The answer must consist of every line below that holds the word "active".

━━━ PROVIDED DATA

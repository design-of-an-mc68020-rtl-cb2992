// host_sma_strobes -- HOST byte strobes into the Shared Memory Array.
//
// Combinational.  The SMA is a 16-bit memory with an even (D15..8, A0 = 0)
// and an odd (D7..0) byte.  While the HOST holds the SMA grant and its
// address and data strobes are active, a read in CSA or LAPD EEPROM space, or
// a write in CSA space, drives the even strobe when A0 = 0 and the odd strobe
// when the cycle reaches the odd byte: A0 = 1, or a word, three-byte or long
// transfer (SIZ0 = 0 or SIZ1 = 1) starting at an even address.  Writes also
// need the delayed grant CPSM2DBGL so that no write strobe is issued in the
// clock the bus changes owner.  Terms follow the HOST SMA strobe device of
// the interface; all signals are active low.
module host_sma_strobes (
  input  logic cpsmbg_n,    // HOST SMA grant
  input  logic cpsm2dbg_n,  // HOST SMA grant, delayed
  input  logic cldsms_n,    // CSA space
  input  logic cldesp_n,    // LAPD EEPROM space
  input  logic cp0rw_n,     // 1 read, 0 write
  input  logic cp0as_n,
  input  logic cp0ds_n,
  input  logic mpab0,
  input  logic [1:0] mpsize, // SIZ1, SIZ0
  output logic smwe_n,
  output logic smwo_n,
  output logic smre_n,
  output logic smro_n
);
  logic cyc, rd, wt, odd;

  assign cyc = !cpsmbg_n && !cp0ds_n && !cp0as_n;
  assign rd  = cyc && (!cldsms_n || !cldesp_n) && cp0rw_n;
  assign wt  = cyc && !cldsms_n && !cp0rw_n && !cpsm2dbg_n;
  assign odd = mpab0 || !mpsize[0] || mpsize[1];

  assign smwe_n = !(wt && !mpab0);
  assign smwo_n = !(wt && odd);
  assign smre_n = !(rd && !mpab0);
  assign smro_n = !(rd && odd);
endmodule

━━━━━━

* **FINISHED EXERCISE**:
// address and data strobes are active, a read in CSA or LAPD EEPROM space, or
// the interface; all signals are active low.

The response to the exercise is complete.